**Exercise brief**
The full set of entries needs to be reproduced exactly.

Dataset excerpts

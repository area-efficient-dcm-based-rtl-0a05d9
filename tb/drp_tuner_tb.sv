// drp_tuner_tb: self-checking test of the tuning controller, connected to
// the tuning-set block RAM and two DCM models.  After reset and after each
// load edge it checks the DRP words written to each DCM against the
// expected set, that the DCMs are in reset while written, that ready comes
// back once both are locked, and that the DCM outputs then run at the
// expected frequencies.  It steps through all sets and wraps, and checks
// that a load edge during a retune is ignored.
module drp_tuner_tb;
  timeunit 1ns;
  timeprecision 1ps;
  import trng_pkg::*;

  localparam int unsigned DEPTH = 8;

  logic clk = 1'b0, rst = 1'b1, load = 1'b0;
  logic [2:0] rom_addr, set_idx;
  md_pair_t   rom_data;
  drp_req_t   drp_a, drp_b;
  drp_rsp_t   rsp_a, rsp_b;
  logic       dcm_rst, locked_a, locked_b, ready;
  logic       clk_a, clk_b;

  int checks = 0, failures = 0;

  always #10 clk = ~clk;

  param_rom #(.DEPTH(DEPTH)) u_rom (.clk(clk), .addr(rom_addr), .data(rom_data));

  drp_tuner #(.DEPTH(DEPTH)) dut (
    .clk(clk), .rst(rst), .load(load), .rom_addr(rom_addr), .rom_data(rom_data),
    .drp_a(drp_a), .rsp_a(rsp_a), .drp_b(drp_b), .rsp_b(rsp_b), .dcm_rst(dcm_rst),
    .locked_a(locked_a), .locked_b(locked_b), .ready(ready), .set_idx(set_idx));

  dcm_model u_dcm_a (
    .CLKIN(clk), .RST(dcm_rst), .CLKFX(clk_a), .LOCKED(locked_a), .DCLK(clk),
    .DEN(drp_a.den), .DWE(drp_a.dwe), .DADDR(drp_a.daddr), .DI(drp_a.di),
    .DO(rsp_a.dout), .DRDY(rsp_a.drdy));
  dcm_model u_dcm_b (
    .CLKIN(clk), .RST(dcm_rst), .CLKFX(clk_b), .LOCKED(locked_b), .DCLK(clk),
    .DEN(drp_b.den), .DWE(drp_b.dwe), .DADDR(drp_b.daddr), .DI(drp_b.di),
    .DO(rsp_b.dout), .DRDY(rsp_b.drdy));

  task automatic check(input bit ok, input string what);
    checks++;
    if (!ok) begin
      failures++;
      $display("FAIL: %s", what);
    end
  endtask

  int exp_set[DEPTH][4] = '{
    '{32, 21, 29, 19}, '{32, 23, 25, 18}, '{31, 24, 22, 17}, '{29, 22, 25, 19},
    '{23, 14, 28, 17}, '{27, 16, 22, 13}, '{30, 19, 19, 12}, '{31, 20, 17, 11}};

  // Record DRP writes.
  int writes_a = 0, writes_b = 0;
  logic [15:0] di_a, di_b;
  always @(posedge clk) begin
    if (!rst && drp_a.den) begin
      writes_a++;
      di_a = drp_a.di;
      check(drp_a.dwe && drp_a.daddr == DRP_ADDR_CLKFX && dcm_rst, "DCM A write form");
    end
    if (!rst && drp_b.den) begin
      writes_b++;
      di_b = drp_b.di;
      check(drp_b.dwe && drp_b.daddr == DRP_ADDR_CLKFX && dcm_rst, "DCM B write form");
    end
  end

  int ea = 0, eb = 0;
  always @(posedge clk_a) ea++;
  always @(posedge clk_b) eb++;

  task automatic expect_set(input int s);
    int n = 0, a0, b0;
    real fa, fb;
    while (!ready && n < 1000) begin
      @(posedge clk);
      n++;
    end
    check(ready, "ready after retune");
    check(n < 200, $sformatf("retune took %0d cycles", n));
    check(set_idx == 3'(s), $sformatf("set_idx %0d, expected %0d", set_idx, s));
    check(di_a == {8'(exp_set[s][0] - 1), 8'(exp_set[s][1] - 1)},
          $sformatf("set %0d DCM A word %h", s, di_a));
    check(di_b == {8'(exp_set[s][2] - 1), 8'(exp_set[s][3] - 1)},
          $sformatf("set %0d DCM B word %h", s, di_b));
    check(locked_a && locked_b && !dcm_rst, "DCMs running");
    fa = 50.0 * exp_set[s][0] / exp_set[s][1];
    fb = 50.0 * exp_set[s][2] / exp_set[s][3];
    a0 = ea; b0 = eb;
    #10us;
    check((ea - a0) >= int'(fa * 10.0) - 2 && (ea - a0) <= int'(fa * 10.0) + 2,
          $sformatf("set %0d DCM A %0d edges in 10 us, %0.2f MHz expected", s, ea - a0, fa));
    check((eb - b0) >= int'(fb * 10.0) - 2 && (eb - b0) <= int'(fb * 10.0) + 2,
          $sformatf("set %0d DCM B %0d edges in 10 us, %0.2f MHz expected", s, eb - b0, fb));
  endtask

  task automatic pulse_load();
    @(negedge clk) load = 1'b1;
    repeat (2) @(negedge clk);
    load = 1'b0;
  endtask

  initial begin
    int w0;
    repeat (3) @(posedge clk);
    @(negedge clk) rst = 1'b0;
    expect_set(0);
    check(writes_a == 1 && writes_b == 1, "one write per DCM after reset");
    for (int k = 1; k <= DEPTH; k++) begin
      w0 = writes_a;
      pulse_load();
      @(negedge clk);
      check(!ready, "busy after load");
      if (k == 3) begin
        // A second load during the retune must be ignored.
        repeat (5) @(negedge clk);
        pulse_load();
      end
      expect_set(k % DEPTH);
      check(writes_a == w0 + 1, "exactly one write per retune");
    end
    $display("TB_RESULT checks=%0d failures=%0d", checks, failures);
    $finish;
  end

  initial begin
    #1ms;
    failures++;
    $display("FAIL: watchdog");
    $display("TB_RESULT checks=%0d failures=%0d", checks, failures);
    $finish;
  end
endmodule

**Your solution**
repository area-efficient-dcm-based-rtl-0a05d9
filename tb/drp_tuner_tb.sv
// drp_tuner_tb: self-checking test of the tuning controller, connected to
// the tuning-set block RAM and two DCM models.  After reset and after each
// load edge it checks the DRP words written to each DCM against the
// expected set, that the DCMs are in reset while written, that ready comes
// back once both are locked, and that the DCM outputs then run at the
// expected frequencies.  It steps through all sets and wraps, and checks
// that a load edge during a retune is ignored.
module drp_tuner_tb;
  timeunit 1ns;
  timeprecision 1ps;
  import trng_pkg::*;

  localparam int unsigned DEPTH = 8;

  logic clk = 1'b0, rst = 1'b1, load = 1'b0;
  logic [2:0] rom_addr, set_idx;
  md_pair_t   rom_data;
  drp_req_t   drp_a, drp_b;
  drp_rsp_t   rsp_a, rsp_b;
  logic       dcm_rst, locked_a, locked_b, ready;
  logic       clk_a, clk_b;

  int checks = 0, failures = 0;

  always #10 clk = ~clk;

  param_rom #(.DEPTH(DEPTH)) u_rom (.clk(clk), .addr(rom_addr), .data(rom_data));

  drp_tuner #(.DEPTH(DEPTH)) dut (
    .clk(clk), .rst(rst), .load(load), .rom_addr(rom_addr), .rom_data(rom_data),
    .drp_a(drp_a), .rsp_a(rsp_a), .drp_b(drp_b), .rsp_b(rsp_b), .dcm_rst(dcm_rst),
    .locked_a(locked_a), .locked_b(locked_b), .ready(ready), .set_idx(set_idx));

  dcm_model u_dcm_a (
    .CLKIN(clk), .RST(dcm_rst), .CLKFX(clk_a), .LOCKED(locked_a), .DCLK(clk),
    .DEN(drp_a.den), .DWE(drp_a.dwe), .DADDR(drp_a.daddr), .DI(drp_a.di),
    .DO(rsp_a.dout), .DRDY(rsp_a.drdy));
  dcm_model u_dcm_b (
    .CLKIN(clk), .RST(dcm_rst), .CLKFX(clk_b), .LOCKED(locked_b), .DCLK(clk),
    .DEN(drp_b.den), .DWE(drp_b.dwe), .DADDR(drp_b.daddr), .DI(drp_b.di),
    .DO(rsp_b.dout), .DRDY(rsp_b.drdy));

  task automatic check(input bit ok, input string what);
    checks++;
    if (!ok) begin
      failures++;
      $display("FAIL: %s", what);
    end
  endtask

  int exp_set[DEPTH][4] = '{
    '{32, 21, 29, 19}, '{32, 23, 25, 18}, '{31, 24, 22, 17}, '{29, 22, 25, 19},
    '{23, 14, 28, 17}, '{27, 16, 22, 13}, '{30, 19, 19, 12}, '{31, 20, 17, 11}};

  // Record DRP writes.
  int writes_a = 0, writes_b = 0;
  logic [15:0] di_a, di_b;
  always @(posedge clk) begin
    if (!rst && drp_a.den) begin
      writes_a++;
      di_a = drp_a.di;
      check(drp_a.dwe && drp_a.daddr == DRP_ADDR_CLKFX && dcm_rst, "DCM A write form");
    end
    if (!rst && drp_b.den) begin
      writes_b++;
      di_b = drp_b.di;
      check(drp_b.dwe && drp_b.daddr == DRP_ADDR_CLKFX && dcm_rst, "DCM B write form");
    end
  end

  int ea = 0, eb = 0;
  always @(posedge clk_a) ea++;
  always @(posedge clk_b) eb++;

  task automatic expect_set(input int s);
    int n = 0, a0, b0;
    real fa, fb;
    while (!ready && n < 1000) begin
      @(posedge clk);
      n++;
    end
    check(ready, "ready after retune");
    check(n < 200, $sformatf("retune took %0d cycles", n));
    check(set_idx == 3'(s), $sformatf("set_idx %0d, expected %0d", set_idx, s));
    check(di_a == {8'(exp_set[s][0] - 1), 8'(exp_set[s][1] - 1)},
          $sformatf("set %0d DCM A word %h", s, di_a));
    check(di_b == {8'(exp_set[s][2] - 1), 8'(exp_set[s][3] - 1)},
          $sformatf("set %0d DCM B word %h", s, di_b));
    check(locked_a && locked_b && !dcm_rst, "DCMs running");
    fa = 50.0 * exp_set[s][0] / exp_set[s][1];
    fb = 50.0 * exp_set[s][2] / exp_set[s][3];
    a0 = ea; b0 = eb;
    #10us;
    check((ea - a0) >= int'(fa * 10.0) - 2 && (ea - a0) <= int'(fa * 10.0) + 2,
          $sformatf("set %0d DCM A %0d edges in 10 us, %0.2f MHz expected", s, ea - a0, fa));
    check((eb - b0) >= int'(fb * 10.0) - 2 && (eb - b0) <= int'(fb * 10.0) + 2,
          $sformatf("set %0d DCM B %0d edges in 10 us, %0.2f MHz expected", s, eb - b0, fb));
  endtask

  task automatic pulse_load();
    @(negedge clk) load = 1'b1;
    repeat (2) @(negedge clk);
    load = 1'b0;
  endtask

  initial begin
    int w0;
    repeat (3) @(posedge clk);
    @(negedge clk) rst = 1'b0;
    expect_set(0);
    check(writes_a == 1 && writes_b == 1, "one write per DCM after reset");
    for (int k = 1; k <= DEPTH; k++) begin
      w0 = writes_a;
      pulse_load();
      @(negedge clk);
      check(!ready, "busy after load");
      if (k == 3) begin
        // A second load during the retune must be ignored.
        repeat (5) @(negedge clk);
        pulse_load();
      end
      expect_set(k % DEPTH);
      check(writes_a == w0 + 1, "exactly one write per retune");
    end
    $display("TB_RESULT checks=%0d failures=%0d", checks, failures);
    $finish;
  end

  initial begin
    #1ms;
    failures++;
    $display("FAIL: watchdog");
    $display("TB_RESULT checks=%0d failures=%0d", checks, failures);
    $finish;
  end
endmodule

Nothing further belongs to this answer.